Before becoming an author, Acadia started a four-season organic market garden in Washington State inspired by farming pioneers Eliot Coleman and Jean-Martin Fortier. While managing the farm, Acadia grew 200 different food crops before heading back to school at the University of British Columbia to complete a Masters in Land and Water Systems. She lives in Maine and New Hampshire and grows hops to support locally sourced craft beer in New England, when she isn’t growing food in her backyard, or dining room. She is also an Ambassador for The Rodale Institute on regenerative agriculture. Her other books are Growing Perennial Foods: Raising resilient herbs, fruits & vegetables, and Growing Good Food: A citizen’s guide to climate victory gardening.
Friday, April 23
Wellness in the garden: mind, body, + spirit
DUG Earth Week ends with a compelling group of panelists looking at Wellness in the Garden. Join DUG Program Manager and CAPS research assistant Hannah Buchenau, as well as Carolyn Anello; Asia Dorsey of Mo’Betta Greens; Jim Garcia of Tepeyac Community Health Center; and Chris Lowry of CU Boulder as they share newsworthy research on the healing benefits of soil to community health programs that break the mold of “one size fits all” interventions, we end the week with lively, meaningful conversation.
Carolyn is a dental hygienist by training and the Co-Founder of Project Worthmore and Worthmore Clinic.

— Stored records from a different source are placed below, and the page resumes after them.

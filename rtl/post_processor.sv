// post_processor: output side of the AEAD Core.
//
// It rebuilds the output stream from three sources: the Bypass FIFO (the
// instructions, segment headers, Npub and associated data, in input order),
// full output blocks from the CipherCore (bdo) and the computed tag.
// Instructions (ceil(24/G_W) words) and headers (ceil(32/G_W) words) are
// gathered from the Bypass FIFO before they are decoded; instructions other
// than Encrypt/Decrypt are dropped, as are the Npub and the Tag header of a
// decryption, which the output does not carry.
//   - Output blocks are loaded into a parallel-in/serial-out register; the
//     bytes beyond bdo_size are cleared on load, and the last word of a
//     segment is cut to the segment's length, so nothing but ciphertext or
//     plaintext leaves the core.
//   - Headers are copied with Message turned into Ciphertext (encryption) or
//     back (decryption). After the segment marked EOI of an encryption a Tag
//     segment (header and G_TAG_SIZE/G_W words) is appended, and the EOI bit of
//     the copied headers is cleared because the tag is now last.
//   - Every output word of a decryption goes to the AUX FIFO instead. When the
//     CipherCore reports msg_auth_done, the AUX FIFO is drained to the output
//     if msg_auth_valid was high, or flushed and replaced otherwise by one
//     header-sized error unit {ERR_CODE, Msg ID, 0...}. An AUX FIFO overflow
//     (the decrypted output did not fit) also gives the error unit.
// The list of functions and all port names come from the protocol and its
// block diagram; the output order (Npub, AD, ciphertext, tag for encryption;
// AD and message, or an error word, for decryption) follows its input/output
// figure. These are this design's choices: the error word, the AUX control
// and status bits (see aux_fifo; ctrl[3] is reserved and always driven 0), no status word after a successful
// operation, and that writes to the AUX FIFO never stall (an overflow is
// reported instead). The data output is called do_data, since do is a
// SystemVerilog keyword.
// Handshakes: do is valid/ready; the CipherCore may pulse bdo_write while
// bdo_ready is high (within an operation bdo_ready stays high until the write) and tag_write while tag_ready is high; msg_auth_done is a
// pulse, remembered until the decryption reaches it.
module post_processor
  import aead_pkg::*;
#(
  parameter int unsigned G_W        = 32,
  parameter int unsigned BLOCK_SIZE = 128,
  parameter int unsigned G_TAG_SIZE = 128,
  localparam int unsigned G_BS_BYTES = $clog2(BLOCK_SIZE/8)
) (
  input  logic                  clk,
  input  logic                  rst,
  // CipherCore
  input  logic [BLOCK_SIZE-1:0] bdo_data,
  input  logic [G_TAG_SIZE-1:0] tag_data,
  output logic                  bdo_ready,
  input  logic                  bdo_write,
  input  logic [G_BS_BYTES:0]   bdo_size,
  output logic                  tag_ready,
  input  logic                  tag_write,
  input  logic                  msg_auth_valid,
  input  logic                  msg_auth_done,
  // data output
  output logic [G_W-1:0]        do_data,
  output logic                  do_valid,
  input  logic                  do_ready,
  // Bypass FIFO
  output logic                  bypass_rd,
  input  logic                  bypass_empty,
  input  logic [G_W-1:0]        bypass_data,
  // AUX FIFO
  output logic [G_W-1:0]        aux_fifo_din,
  output logic [3:0]            aux_fifo_ctrl,
  input  logic [G_W-1:0]        aux_fifo_dout,
  input  logic [2:0]            aux_fifo_status
);
  localparam int unsigned WB = G_W / 8;
  localparam int unsigned NW = BLOCK_SIZE / G_W;
  localparam int unsigned NT = G_TAG_SIZE / G_W;
  localparam int unsigned IW = (NW > 1) ? $clog2(NW) : 1;
  localparam int unsigned TW = (NT > 1) ? $clog2(NT) : 1;
  // instructions and headers take ceil(bits / w) words, starting from the MSB
  localparam int unsigned INST_WORDS = (24 + G_W - 1) / G_W;
  localparam int unsigned HDR_WORDS  = (16 + SEGLEN_W + G_W - 1) / G_W;
  localparam int unsigned INST_BITS  = INST_WORDS * G_W;
  localparam int unsigned HDR_BITS   = HDR_WORDS * G_W;
  localparam int unsigned GB = (INST_BITS > HDR_BITS) ? INST_BITS : HDR_BITS;

  typedef enum logic [3:0] {
    P_INST, P_HDR, P_OUT_HDR, P_PASS, P_SKIP, P_BDO, P_TAG, P_TAG_HDR,
    P_TAG_DATA, P_TAG_SKIP, P_AUTH, P_DRAIN, P_ERR
  } state_e;

  state_e state;

  logic                  decrypt;
  logic [7:0]            msg_id;
  logic [HDR_BITS-1:0]   hdr;
  logic [GB-1:0]         gat;    // words of an instruction or header so far
  logic [2:0]            gcnt;   // words gathered or sent of the current one
  logic [SEGLEN_W-1:0]   bytes_left;
  logic                  auth_seen, auth_ok;

  logic [BLOCK_SIZE-1:0] piso;
  logic                  piso_valid;
  logic [IW-1:0]         piso_idx;
  logic [IW:0]           piso_nw;
  logic [G_TAG_SIZE-1:0] tag_reg;
  logic [TW-1:0]         tag_idx;

  wire aux_empty    = aux_fifo_status[0];
  wire aux_overflow = aux_fifo_status[2];

  wire [GB-1:0]       asm       = GB'({gat, bypass_data});
  wire                inst_last = (gcnt == 3'(INST_WORDS - 1));
  wire                hdr_last  = (gcnt == 3'(HDR_WORDS - 1));
  wire [3:0]          hdr_type  = hdr[HDR_BITS-9 -: 4];
  wire                hdr_eoi   = hdr[HDR_BITS-15];
  wire [SEGLEN_W-1:0] hdr_len   = hdr[SEGLEN_W-1:0];
  wire [SEGLEN_W-1:0] nbytes   = (bytes_left < SEGLEN_W'(WB)) ? bytes_left : SEGLEN_W'(WB);
  wire                seg_end  = (bytes_left == nbytes);

  function automatic logic [G_W-1:0] keep_bytes(input logic [G_W-1:0] w,
                                                input logic [SEGLEN_W-1:0] n);
    logic [G_W-1:0] r;
    for (int i = 0; i < int'(WB); i++)
      r[G_W-1-8*i -: 8] = (SEGLEN_W'(i) < n) ? w[G_W-1-8*i -: 8] : 8'h00;
    return r;
  endfunction

  // clear the bytes of an output block beyond its size
  function automatic logic [BLOCK_SIZE-1:0] clear_tail(input logic [BLOCK_SIZE-1:0] b,
                                                       input logic [G_BS_BYTES:0] n);
    logic [BLOCK_SIZE-1:0] r;
    for (int i = 0; i < BLOCK_SIZE/8; i++)
      r[BLOCK_SIZE-1-8*i -: 8] = ((G_BS_BYTES+1)'(i) < n) ? b[BLOCK_SIZE-1-8*i -: 8] : 8'h00;
    return r;
  endfunction

  // the header as it appears on the output
  function automatic logic [HDR_BITS-1:0] out_header(input logic [HDR_BITS-1:0] h,
                                                     input logic dec);
    logic [HDR_BITS-1:0] r;
    r = h;
    if (h[HDR_BITS-9 -: 4] == ST_MSG)     r[HDR_BITS-9 -: 4] = ST_CT;
    else if (h[HDR_BITS-9 -: 4] == ST_CT) r[HDR_BITS-9 -: 4] = ST_MSG;
    if (!dec) r[HDR_BITS-15] = 1'b0;
    return r;
  endfunction

  // the generated Tag header, and the error indication, both header sized
  wire [HDR_BITS-1:0] tag_hdr  = {msg_id, ST_TAG, 4'b0011, {(HDR_BITS-16){1'b0}}}
                                 | HDR_BITS'(G_TAG_SIZE/8);
  wire [HDR_BITS-1:0] err_word = {ERR_CODE, msg_id, {(HDR_BITS-16){1'b0}}};
  wire [HDR_BITS-1:0] hdr_out  = out_header(hdr, decrypt);

  // the word offered in this cycle, and where it goes
  logic           emit_valid;
  logic [G_W-1:0] emit_word;
  logic           to_aux, emit_fire;

  always_comb begin
    emit_valid = 1'b0;
    emit_word  = '0;
    unique case (state)
      P_OUT_HDR:  begin emit_valid = 1'b1;        emit_word = hdr_out[HDR_BITS-1-G_W*int'(gcnt) -: G_W]; end
      P_PASS:     begin emit_valid = !bypass_empty; emit_word = keep_bytes(bypass_data, nbytes); end
      P_BDO:      begin emit_valid = piso_valid;
                        emit_word  = keep_bytes(piso[BLOCK_SIZE-1-G_W*int'(piso_idx) -: G_W], nbytes); end
      P_TAG_HDR:  begin emit_valid = 1'b1;        emit_word = tag_hdr[HDR_BITS-1-G_W*int'(gcnt) -: G_W]; end
      P_TAG_DATA: begin emit_valid = 1'b1;        emit_word = tag_reg[G_TAG_SIZE-1-G_W*int'(tag_idx) -: G_W]; end
      P_DRAIN:    begin emit_valid = !aux_empty;  emit_word = aux_fifo_dout; end
      P_ERR:      begin emit_valid = 1'b1;        emit_word = err_word[HDR_BITS-1-G_W*int'(gcnt) -: G_W]; end
      default: ;
    endcase
    to_aux    = decrypt && (state != P_DRAIN) && (state != P_ERR);
    emit_fire = emit_valid && (to_aux || do_ready);
  end

  assign do_valid = emit_valid && !to_aux;
  assign do_data  = emit_word;

  assign aux_fifo_din  = emit_word;
  assign aux_fifo_ctrl = {1'b0,
                          (state == P_AUTH) && auth_seen && !(auth_ok && !aux_overflow),
                          (state == P_DRAIN) && emit_fire,
                          emit_valid && to_aux};

  assign bypass_rd = ((state == P_INST) || (state == P_HDR) || (state == P_SKIP) ||
                      (state == P_TAG_SKIP) || (state == P_PASS && emit_fire))
                     && !bypass_empty;

  // within an operation bdo_ready does not fall again before bdo_write, so a
  // core may answer it a cycle late; a block taken in P_SKIP waits in the register
  assign bdo_ready = !piso_valid &&
                     ((state == P_HDR) || (state == P_OUT_HDR) || (state == P_PASS) ||
                      (state == P_SKIP) || (state == P_BDO));
  assign tag_ready = (state == P_TAG);

  function automatic state_e after_segment(input logic eoi, input logic dec);
    if (eoi) return dec ? P_TAG_SKIP : P_TAG;
    return P_HDR;
  endfunction

  always_ff @(posedge clk) begin
    if (rst) begin
      state      <= P_INST;
      decrypt    <= 1'b0;
      msg_id     <= '0;
      hdr        <= '0;
      gat        <= '0;
      gcnt       <= '0;
      bytes_left <= '0;
      auth_seen  <= 1'b0;
      auth_ok    <= 1'b0;
      piso       <= '0;
      piso_valid <= 1'b0;
      piso_idx   <= '0;
      piso_nw    <= '0;
      tag_reg    <= '0;
      tag_idx    <= '0;
    end else begin
      if (msg_auth_done) begin
        auth_seen <= 1'b1;
        auth_ok   <= msg_auth_valid;
      end

      if (bdo_write && bdo_ready && bdo_size != '0) begin
        piso       <= clear_tail(bdo_data, bdo_size);
        piso_valid <= 1'b1;
        piso_idx   <= '0;
        piso_nw    <= (IW+1)'((bdo_size + (G_BS_BYTES+1)'(WB - 1)) / (G_BS_BYTES+1)'(WB));
      end

      unique case (state)
        P_INST: if (!bypass_empty && !inst_last) begin
          gat  <= asm;
          gcnt <= gcnt + 1'b1;
        end else if (!bypass_empty) begin
          // instructions other than encrypt/decrypt are dropped
          gcnt    <= '0;
          decrypt <= (asm[INST_BITS-13 -: 4] == OP_DEC);
          msg_id  <= asm[INST_BITS-1 -: 8];
          if (asm[INST_BITS-13 -: 4] == OP_ENC || asm[INST_BITS-13 -: 4] == OP_DEC)
            state <= P_HDR;
        end

        P_HDR: if (!bypass_empty && !hdr_last) begin
          gat  <= asm;
          gcnt <= gcnt + 1'b1;
        end else if (!bypass_empty) begin
          gcnt       <= '0;
          hdr        <= asm[HDR_BITS-1:0];
          bytes_left <= asm[SEGLEN_W-1:0];
          // the Npub of a decryption is not part of the output
          if (asm[HDR_BITS-9 -: 4] == ST_NPUB && decrypt)
            state <= (asm[SEGLEN_W-1:0] == '0) ? after_segment(asm[HDR_BITS-15], 1'b1) : P_SKIP;
          else
            state <= P_OUT_HDR;
        end

        P_OUT_HDR: if (emit_fire && !hdr_last) begin
          gcnt <= gcnt + 1'b1;
        end else if (emit_fire) begin
          gcnt <= '0;
          if (hdr_len == '0)
            state <= after_segment(hdr_eoi, decrypt);
          else if (hdr_type == ST_MSG || hdr_type == ST_CT)
            state <= P_BDO;
          else
            state <= P_PASS;
        end

        P_SKIP: if (!bypass_empty) begin
          bytes_left <= bytes_left - nbytes;
          if (seg_end) state <= after_segment(hdr_eoi, decrypt);
        end

        // the Tag header of a decryption is dropped
        P_TAG_SKIP: if (!bypass_empty) begin
          gcnt <= gcnt + 1'b1;
          if (hdr_last) begin
            gcnt  <= '0;
            state <= P_AUTH;
          end
        end

        P_PASS: if (emit_fire) begin
          bytes_left <= bytes_left - nbytes;
          if (seg_end) state <= after_segment(hdr_eoi, decrypt);
        end

        P_BDO: if (emit_fire) begin
          bytes_left <= bytes_left - nbytes;
          piso_idx   <= piso_idx + 1'b1;
          if ((IW+1)'(piso_idx) + 1'b1 == piso_nw || (seg_end && hdr_eoi))
            piso_valid <= 1'b0;
          if (seg_end) state <= after_segment(hdr_eoi, decrypt);
        end

        P_TAG: if (tag_write) begin
          tag_reg <= tag_data;
          state   <= P_TAG_HDR;
        end

        P_TAG_HDR: if (emit_fire) begin
          gcnt <= gcnt + 1'b1;
          if (hdr_last) begin
            gcnt    <= '0;
            tag_idx <= '0;
            state   <= P_TAG_DATA;
          end
        end

        P_TAG_DATA: if (emit_fire) begin
          tag_idx <= tag_idx + 1'b1;
          if (tag_idx == TW'(NT - 1)) state <= P_INST;
        end

        P_AUTH: if (auth_seen) begin
          auth_seen <= msg_auth_done;
          state     <= (auth_ok && !aux_overflow) ? P_DRAIN : P_ERR;
        end

        P_DRAIN: if (aux_empty) state <= P_INST;

        P_ERR: if (emit_fire) begin
          gcnt <= gcnt + 1'b1;
          if (hdr_last) begin
            gcnt  <= '0;
            state <= P_INST;
          end
        end

        default: state <= P_INST;
      endcase
    end
  end

  // the CipherCore writes a block only when the PostProcessor can take it
  assert property (@(posedge clk) disable iff (rst) bdo_write |-> bdo_ready)
    else $error("post_processor: bdo_write while not ready, state %s", state.name());

endmodule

She has been working in the refugee community since 2009. A graduate of CU Denver and CCD dental hygiene she founded Worthmore Clinic in 2014 in response to the oral health needs of the refugee community. She is a preceptor for dental students from the University of Colorado School of Dental Medicine. She has led dental mission trips to Thailand refugee camps and inside Burma. She is a mother of two daughters and the wife of Frank Anello (Co-Founder Project Worthmore).
Asia is a serene green love machine. She makes art of spreading spores of creativity and community, justice and just desserts to anyone brave enough to be themselves. She trades fertilizer with seed activists and stories of future remembrance through belly button solidarity. Her work is ever cultivating the partnerships needed to create a bioregional food economy rooted in the ethics of people care, land care and fair share. Formally a graduate of New York University, this Colorado wise woman wakes up every day newly inspired by the power of everyday people to do extraordinary things.
Jim founded Clínica Tepeyac (recently renamed Tepeyac Community Health Center) in 1994 and assumed the position of CEO in 2011. He brings more than three decades of executive management and leadership experience in community health, education, and human services programs. Prior to becoming Tepeyac’s CEO, he was a member of the executive team at Denver Health and Hospitals, where he provided operational support for the community health centers. He later served as the site director for Making Connections Denver, a ten-year initiative of the Annie E. Casey Foundation, designed to promote school readiness and economic self-sufficiency in four low-income Denver neighborhoods.
He has served, and continues to serve, on numerous boards and committees, including the Colorado Community Health Network, the Denver Department of Public Health & Environment, and Healthier Colorado. Jim holds a BA from Regis University, and an MPA from the University of Colorado at Denver. Jim recently received the Dr. Gary VanderArk “Health Equity Champion – Lifetime Achievement Award” from the Center for Health Progress. This award honored Jim for his decades of work in service to Colorado’s Latino community and promoting health equity on behalf of all Coloradans.
Chris is an Associate Professor in the Department of Integrative Physiology, Center for Neuroscience. Dr. Lowry’s research focuses on understanding stress-related physiology and behavior with an emphasis on the microbiome-gut-brain axis; neural mechanisms underlying anxiety disorders, affective disorders; and trauma- and stressor-related disorders, such as posttraumatic stress disorder (PTSD).